After locating the line with "ce) mag holds" in the data that follows, return it and every later line exactly, up to and including the line with "for (int b = 15; b >= 0; b--) begin".

___ DATA EXTRACTS ___

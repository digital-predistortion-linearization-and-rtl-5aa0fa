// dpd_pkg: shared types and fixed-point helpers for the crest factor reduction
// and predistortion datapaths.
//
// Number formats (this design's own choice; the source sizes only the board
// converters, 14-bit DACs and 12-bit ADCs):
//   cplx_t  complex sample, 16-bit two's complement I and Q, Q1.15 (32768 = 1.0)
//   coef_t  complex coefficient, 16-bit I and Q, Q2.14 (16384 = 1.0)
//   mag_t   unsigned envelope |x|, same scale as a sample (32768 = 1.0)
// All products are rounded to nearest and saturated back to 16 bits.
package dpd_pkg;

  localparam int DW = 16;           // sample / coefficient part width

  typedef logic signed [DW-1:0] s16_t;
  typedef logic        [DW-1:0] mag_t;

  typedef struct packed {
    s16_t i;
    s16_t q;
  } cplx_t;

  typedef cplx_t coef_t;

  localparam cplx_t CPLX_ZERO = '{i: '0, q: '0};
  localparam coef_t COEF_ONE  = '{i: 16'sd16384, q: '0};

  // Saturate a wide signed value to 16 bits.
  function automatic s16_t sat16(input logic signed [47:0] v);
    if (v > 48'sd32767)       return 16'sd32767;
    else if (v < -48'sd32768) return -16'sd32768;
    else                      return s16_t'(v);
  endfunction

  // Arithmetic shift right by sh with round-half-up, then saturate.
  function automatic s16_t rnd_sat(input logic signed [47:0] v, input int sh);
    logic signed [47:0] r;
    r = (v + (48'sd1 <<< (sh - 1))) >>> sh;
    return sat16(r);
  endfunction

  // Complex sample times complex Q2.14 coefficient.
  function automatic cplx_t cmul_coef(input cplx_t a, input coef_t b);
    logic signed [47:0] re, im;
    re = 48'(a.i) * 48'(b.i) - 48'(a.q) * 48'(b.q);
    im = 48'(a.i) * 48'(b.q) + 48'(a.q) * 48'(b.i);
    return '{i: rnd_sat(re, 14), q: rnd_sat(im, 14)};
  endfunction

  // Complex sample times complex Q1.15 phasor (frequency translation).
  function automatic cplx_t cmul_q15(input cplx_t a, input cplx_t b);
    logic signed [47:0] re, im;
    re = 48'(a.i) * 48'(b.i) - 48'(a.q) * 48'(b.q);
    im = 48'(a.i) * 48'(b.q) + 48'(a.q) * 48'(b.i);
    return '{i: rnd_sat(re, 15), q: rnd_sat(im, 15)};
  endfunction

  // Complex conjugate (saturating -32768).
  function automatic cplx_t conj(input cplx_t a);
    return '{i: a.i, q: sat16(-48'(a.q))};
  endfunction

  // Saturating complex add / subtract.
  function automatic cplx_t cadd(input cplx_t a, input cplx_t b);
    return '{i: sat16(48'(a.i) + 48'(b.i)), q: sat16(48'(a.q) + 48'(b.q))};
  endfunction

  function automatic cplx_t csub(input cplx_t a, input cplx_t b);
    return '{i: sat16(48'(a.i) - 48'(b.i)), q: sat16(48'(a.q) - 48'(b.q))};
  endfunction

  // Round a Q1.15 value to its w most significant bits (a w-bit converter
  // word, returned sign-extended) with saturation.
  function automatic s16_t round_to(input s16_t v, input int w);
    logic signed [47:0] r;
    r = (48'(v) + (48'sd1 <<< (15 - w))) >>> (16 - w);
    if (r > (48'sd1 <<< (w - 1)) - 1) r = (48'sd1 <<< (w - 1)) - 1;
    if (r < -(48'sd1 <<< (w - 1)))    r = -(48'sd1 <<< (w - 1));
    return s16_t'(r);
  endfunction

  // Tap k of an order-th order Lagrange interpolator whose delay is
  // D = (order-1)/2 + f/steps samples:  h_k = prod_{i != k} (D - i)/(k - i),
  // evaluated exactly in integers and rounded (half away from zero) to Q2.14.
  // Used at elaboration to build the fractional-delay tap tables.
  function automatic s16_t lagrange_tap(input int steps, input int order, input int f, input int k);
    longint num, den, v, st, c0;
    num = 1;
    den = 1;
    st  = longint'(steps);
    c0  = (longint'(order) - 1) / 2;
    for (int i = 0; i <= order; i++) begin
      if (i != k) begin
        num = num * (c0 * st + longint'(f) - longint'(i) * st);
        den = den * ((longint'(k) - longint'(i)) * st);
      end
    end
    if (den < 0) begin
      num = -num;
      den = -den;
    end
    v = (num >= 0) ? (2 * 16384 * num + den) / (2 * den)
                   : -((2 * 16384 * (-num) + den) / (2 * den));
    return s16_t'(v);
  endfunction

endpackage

___
___ DATA EXTRACTS ___

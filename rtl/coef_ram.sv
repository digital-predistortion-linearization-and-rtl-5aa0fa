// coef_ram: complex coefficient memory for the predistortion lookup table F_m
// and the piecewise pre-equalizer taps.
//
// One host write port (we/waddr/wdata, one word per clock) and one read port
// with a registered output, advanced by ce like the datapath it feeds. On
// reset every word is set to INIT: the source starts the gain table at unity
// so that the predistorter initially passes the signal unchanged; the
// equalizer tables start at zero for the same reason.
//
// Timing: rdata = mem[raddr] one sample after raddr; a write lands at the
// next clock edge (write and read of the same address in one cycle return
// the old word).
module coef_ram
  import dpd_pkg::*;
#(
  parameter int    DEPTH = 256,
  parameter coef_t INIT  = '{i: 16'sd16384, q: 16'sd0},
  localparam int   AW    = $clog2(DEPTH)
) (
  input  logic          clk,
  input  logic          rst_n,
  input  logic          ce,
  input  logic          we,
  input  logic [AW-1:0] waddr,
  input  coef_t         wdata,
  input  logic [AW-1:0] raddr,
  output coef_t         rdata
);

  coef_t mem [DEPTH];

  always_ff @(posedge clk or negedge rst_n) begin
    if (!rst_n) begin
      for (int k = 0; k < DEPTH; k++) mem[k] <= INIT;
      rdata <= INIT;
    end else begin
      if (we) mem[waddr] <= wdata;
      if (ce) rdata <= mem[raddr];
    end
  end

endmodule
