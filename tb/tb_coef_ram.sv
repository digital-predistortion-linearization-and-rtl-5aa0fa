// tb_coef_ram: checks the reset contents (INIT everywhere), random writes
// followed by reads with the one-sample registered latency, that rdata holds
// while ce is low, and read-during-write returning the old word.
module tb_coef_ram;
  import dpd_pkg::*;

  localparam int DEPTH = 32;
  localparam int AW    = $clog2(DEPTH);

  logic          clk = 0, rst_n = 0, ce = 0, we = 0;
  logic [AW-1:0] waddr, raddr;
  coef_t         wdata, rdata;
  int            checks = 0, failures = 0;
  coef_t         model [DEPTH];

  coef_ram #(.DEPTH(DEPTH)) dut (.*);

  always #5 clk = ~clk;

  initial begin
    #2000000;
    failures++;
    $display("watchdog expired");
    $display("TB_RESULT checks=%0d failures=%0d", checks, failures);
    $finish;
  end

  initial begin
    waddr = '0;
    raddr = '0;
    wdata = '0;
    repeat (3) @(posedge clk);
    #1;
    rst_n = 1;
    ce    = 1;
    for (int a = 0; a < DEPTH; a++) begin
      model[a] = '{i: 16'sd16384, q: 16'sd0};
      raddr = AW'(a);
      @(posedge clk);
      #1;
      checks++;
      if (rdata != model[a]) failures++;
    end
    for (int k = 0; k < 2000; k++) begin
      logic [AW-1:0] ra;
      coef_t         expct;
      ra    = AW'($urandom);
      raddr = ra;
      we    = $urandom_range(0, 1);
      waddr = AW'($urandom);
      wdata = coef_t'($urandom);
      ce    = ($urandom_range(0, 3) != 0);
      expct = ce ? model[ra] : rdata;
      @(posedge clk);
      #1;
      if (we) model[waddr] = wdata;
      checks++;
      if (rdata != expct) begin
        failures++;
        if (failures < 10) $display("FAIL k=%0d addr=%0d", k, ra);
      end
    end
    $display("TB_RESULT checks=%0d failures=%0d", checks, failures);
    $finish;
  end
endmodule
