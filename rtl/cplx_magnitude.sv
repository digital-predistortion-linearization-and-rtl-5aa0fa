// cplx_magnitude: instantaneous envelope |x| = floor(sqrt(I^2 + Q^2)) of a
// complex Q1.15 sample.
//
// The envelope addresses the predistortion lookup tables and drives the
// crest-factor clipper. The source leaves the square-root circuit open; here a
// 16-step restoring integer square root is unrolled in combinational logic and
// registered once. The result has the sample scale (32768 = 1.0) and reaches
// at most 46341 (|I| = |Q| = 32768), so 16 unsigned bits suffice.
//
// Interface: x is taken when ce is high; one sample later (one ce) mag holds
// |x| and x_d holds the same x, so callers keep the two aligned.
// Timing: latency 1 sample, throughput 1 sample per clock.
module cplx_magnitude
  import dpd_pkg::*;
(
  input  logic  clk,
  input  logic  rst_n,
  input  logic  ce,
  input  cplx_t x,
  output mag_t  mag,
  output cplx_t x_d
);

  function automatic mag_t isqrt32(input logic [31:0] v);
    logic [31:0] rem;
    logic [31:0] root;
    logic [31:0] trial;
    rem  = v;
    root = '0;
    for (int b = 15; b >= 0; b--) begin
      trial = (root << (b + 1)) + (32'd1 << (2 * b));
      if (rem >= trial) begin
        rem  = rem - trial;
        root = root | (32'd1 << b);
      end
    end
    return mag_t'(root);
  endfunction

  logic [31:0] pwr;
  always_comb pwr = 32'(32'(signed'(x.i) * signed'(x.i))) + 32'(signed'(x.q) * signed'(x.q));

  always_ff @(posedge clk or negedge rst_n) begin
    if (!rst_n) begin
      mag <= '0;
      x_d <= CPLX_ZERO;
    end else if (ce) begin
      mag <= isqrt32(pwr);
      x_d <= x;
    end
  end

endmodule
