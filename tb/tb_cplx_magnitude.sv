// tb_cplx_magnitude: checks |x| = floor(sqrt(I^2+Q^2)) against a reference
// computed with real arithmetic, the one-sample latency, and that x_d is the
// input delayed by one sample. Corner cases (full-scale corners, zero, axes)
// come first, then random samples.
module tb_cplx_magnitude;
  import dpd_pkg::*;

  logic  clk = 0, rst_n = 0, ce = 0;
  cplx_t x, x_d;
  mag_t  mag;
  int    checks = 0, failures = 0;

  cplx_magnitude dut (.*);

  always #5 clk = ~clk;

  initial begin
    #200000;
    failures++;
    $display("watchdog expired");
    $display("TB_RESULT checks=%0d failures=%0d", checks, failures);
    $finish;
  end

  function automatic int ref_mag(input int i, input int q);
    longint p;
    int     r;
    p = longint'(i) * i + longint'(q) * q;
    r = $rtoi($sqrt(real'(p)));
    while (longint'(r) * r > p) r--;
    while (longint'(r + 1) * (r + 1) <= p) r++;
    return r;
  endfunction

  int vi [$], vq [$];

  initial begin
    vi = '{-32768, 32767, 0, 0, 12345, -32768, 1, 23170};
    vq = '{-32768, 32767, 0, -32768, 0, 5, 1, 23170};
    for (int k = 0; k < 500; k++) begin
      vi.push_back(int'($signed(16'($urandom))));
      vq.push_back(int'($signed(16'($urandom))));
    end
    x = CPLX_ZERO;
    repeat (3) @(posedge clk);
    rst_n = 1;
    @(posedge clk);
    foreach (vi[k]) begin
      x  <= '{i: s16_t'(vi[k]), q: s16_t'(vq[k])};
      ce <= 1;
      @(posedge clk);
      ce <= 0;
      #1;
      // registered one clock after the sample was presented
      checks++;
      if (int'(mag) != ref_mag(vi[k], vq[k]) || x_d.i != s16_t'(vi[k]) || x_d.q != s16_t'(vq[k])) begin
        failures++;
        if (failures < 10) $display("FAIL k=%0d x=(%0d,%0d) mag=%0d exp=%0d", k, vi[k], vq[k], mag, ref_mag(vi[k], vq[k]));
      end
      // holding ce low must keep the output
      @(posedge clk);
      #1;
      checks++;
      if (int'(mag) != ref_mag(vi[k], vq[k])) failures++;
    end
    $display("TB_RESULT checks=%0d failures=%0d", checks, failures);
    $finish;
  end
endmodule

___
___ DATA EXTRACTS ___

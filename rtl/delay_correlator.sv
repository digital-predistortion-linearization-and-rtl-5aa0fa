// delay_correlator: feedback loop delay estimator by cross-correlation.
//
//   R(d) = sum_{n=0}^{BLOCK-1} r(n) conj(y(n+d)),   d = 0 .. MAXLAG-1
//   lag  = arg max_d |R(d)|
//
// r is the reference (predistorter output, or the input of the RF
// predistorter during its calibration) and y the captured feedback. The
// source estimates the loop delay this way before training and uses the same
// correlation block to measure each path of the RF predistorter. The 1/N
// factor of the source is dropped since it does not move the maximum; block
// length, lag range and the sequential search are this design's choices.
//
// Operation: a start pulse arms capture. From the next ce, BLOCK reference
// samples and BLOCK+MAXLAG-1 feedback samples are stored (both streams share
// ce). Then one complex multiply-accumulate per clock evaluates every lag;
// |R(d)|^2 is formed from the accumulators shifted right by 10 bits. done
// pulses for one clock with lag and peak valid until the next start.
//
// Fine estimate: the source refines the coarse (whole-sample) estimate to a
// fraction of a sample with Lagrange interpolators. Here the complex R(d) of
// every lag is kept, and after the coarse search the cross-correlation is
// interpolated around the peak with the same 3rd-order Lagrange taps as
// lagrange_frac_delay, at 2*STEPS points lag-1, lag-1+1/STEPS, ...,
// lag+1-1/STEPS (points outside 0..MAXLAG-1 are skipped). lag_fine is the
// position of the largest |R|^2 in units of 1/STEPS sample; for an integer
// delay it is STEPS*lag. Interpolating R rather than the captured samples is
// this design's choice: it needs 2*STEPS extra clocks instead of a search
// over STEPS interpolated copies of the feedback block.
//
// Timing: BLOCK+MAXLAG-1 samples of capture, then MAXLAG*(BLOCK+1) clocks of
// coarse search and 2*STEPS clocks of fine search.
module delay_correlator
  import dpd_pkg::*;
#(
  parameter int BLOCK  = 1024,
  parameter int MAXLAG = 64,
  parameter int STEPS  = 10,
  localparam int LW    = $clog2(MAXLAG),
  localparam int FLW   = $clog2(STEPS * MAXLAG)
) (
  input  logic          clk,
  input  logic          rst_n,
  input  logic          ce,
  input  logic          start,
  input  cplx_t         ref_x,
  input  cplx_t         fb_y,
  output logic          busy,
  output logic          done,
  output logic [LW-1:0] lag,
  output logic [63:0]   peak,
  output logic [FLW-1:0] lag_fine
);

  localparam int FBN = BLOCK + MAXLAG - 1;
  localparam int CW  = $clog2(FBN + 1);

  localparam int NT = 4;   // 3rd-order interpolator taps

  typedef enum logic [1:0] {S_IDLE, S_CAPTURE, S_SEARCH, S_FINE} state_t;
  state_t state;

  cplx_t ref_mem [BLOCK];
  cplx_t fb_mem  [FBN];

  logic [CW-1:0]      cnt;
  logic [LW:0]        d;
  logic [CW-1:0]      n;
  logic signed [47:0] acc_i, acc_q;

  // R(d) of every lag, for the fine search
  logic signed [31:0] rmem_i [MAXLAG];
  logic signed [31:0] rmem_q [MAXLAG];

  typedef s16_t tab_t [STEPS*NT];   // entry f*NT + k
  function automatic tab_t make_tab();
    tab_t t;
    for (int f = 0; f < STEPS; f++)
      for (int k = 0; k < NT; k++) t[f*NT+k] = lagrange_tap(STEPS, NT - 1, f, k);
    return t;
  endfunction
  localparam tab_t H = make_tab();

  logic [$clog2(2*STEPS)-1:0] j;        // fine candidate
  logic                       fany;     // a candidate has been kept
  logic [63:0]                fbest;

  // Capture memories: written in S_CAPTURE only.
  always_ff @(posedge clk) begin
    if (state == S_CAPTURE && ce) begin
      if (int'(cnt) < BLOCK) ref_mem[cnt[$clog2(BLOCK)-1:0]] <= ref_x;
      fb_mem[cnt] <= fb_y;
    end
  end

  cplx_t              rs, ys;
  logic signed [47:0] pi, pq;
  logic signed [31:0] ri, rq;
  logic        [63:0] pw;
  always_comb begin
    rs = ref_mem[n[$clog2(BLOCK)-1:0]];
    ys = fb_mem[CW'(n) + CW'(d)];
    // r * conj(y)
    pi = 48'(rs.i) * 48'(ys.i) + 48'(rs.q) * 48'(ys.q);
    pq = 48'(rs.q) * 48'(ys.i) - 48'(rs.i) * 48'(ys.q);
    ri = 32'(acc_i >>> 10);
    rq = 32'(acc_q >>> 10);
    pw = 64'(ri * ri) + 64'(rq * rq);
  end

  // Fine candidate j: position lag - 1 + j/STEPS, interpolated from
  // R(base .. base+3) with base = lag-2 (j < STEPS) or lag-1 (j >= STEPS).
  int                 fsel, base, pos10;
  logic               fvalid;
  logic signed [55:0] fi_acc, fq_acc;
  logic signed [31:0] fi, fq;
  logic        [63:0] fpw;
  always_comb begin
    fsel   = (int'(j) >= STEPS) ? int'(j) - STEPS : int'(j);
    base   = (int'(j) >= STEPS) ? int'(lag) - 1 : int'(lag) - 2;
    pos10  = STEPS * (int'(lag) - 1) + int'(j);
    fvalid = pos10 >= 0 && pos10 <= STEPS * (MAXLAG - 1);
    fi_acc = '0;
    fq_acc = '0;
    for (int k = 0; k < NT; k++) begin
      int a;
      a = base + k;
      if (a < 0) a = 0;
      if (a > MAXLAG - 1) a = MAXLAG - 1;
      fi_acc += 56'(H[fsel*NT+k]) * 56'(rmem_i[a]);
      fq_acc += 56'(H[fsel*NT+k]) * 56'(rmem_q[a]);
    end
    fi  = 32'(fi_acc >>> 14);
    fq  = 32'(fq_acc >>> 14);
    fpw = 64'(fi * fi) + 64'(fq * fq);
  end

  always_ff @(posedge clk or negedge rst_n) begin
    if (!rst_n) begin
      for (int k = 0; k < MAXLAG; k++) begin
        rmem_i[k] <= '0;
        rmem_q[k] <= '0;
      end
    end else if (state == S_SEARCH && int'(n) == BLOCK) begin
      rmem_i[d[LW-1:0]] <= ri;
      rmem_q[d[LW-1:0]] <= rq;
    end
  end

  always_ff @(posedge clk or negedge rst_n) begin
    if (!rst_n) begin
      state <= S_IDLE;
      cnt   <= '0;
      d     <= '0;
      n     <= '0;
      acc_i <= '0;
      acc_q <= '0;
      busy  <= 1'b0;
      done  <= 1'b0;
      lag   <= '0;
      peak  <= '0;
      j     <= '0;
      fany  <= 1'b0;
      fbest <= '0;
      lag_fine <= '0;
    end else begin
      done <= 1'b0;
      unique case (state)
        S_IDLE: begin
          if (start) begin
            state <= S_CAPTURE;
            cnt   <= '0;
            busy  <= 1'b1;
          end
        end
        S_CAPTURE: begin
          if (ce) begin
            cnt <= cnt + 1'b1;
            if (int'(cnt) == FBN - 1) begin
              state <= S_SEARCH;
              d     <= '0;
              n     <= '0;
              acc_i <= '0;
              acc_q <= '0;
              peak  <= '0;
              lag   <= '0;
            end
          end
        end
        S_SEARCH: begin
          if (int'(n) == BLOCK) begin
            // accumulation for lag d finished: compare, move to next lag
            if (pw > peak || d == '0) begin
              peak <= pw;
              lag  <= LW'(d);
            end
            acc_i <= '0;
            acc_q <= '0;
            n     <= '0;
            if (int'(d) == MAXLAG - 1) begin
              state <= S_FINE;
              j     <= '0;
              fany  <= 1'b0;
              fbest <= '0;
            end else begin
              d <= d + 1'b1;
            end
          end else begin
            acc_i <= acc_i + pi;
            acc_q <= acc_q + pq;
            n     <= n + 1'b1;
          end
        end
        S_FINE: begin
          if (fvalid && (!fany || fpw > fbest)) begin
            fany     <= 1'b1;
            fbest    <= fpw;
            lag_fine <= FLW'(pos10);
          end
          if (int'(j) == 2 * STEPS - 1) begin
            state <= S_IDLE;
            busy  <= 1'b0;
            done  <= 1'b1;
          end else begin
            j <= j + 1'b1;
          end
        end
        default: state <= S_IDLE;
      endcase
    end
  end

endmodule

___

- [ANSWER SECTION]
// Interface: x is taken when ce is high; one sample later (one ce) mag holds
// |x| and x_d holds the same x, so callers keep the two aligned.
// Timing: latency 1 sample, throughput 1 sample per clock.
module cplx_magnitude
  import dpd_pkg::*;
(
  input  logic  clk,
  input  logic  rst_n,
  input  logic  ce,
  input  cplx_t x,
  output mag_t  mag,
  output cplx_t x_d
);

  function automatic mag_t isqrt32(input logic [31:0] v);
    logic [31:0] rem;
    logic [31:0] root;
    logic [31:0] trial;
    rem  = v;
    root = '0;
    for (int b = 15; b >= 0; b--) begin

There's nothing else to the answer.